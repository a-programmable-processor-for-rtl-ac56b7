// sp_eprom: programmable table memory for substitution (S-box) and permutation (P-box).
//
// Organised as TABLES tables of four byte lanes, each lane a 256 x 32-bit lookup indexed by
// one input byte. An S-box or P-box of an algorithm is stored by the host; a full 32-bit
// substitution or permutation is the XOR of the four lane lookups (for a permutation each
// lane's entry holds that byte's bits already moved to their output positions, so the XOR is
// an OR). The programming port (prog_we/prog_addr/prog_data) models the EPROM being written
// before use; reads are combinational.
// The source only says that an EPROM holds the S- and P-boxes of the algorithms; the table
// organisation, the byte-lane split, the size and the asynchronous read are this design's
// choices.
module sp_eprom #(
  parameter int unsigned TABLES = 4,
  parameter int unsigned DW     = 32
) (
  input  logic                              clk,
  // programming port
  input  logic                              prog_we,
  input  logic [$clog2(TABLES)+10-1:0]      prog_addr,   // {table, lane, byte value}
  input  logic [DW-1:0]                     prog_data,
  // lookup port
  input  logic [$clog2(TABLES)-1:0]         tbl,
  input  logic [1:0]                        lane,
  input  logic [7:0]                        idx,
  output logic [DW-1:0]                     data
);
  localparam int unsigned DEPTH = TABLES * 4 * 256;

  logic [DW-1:0] mem [DEPTH];

  always_ff @(posedge clk) begin
    if (prog_we) mem[prog_addr] <= prog_data;
  end

  assign data = mem[{tbl, lane, idx}];
endmodule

——

Nothing but a number should be given: how many lines in the records hold the word "permutation".

Answer to this problem —
2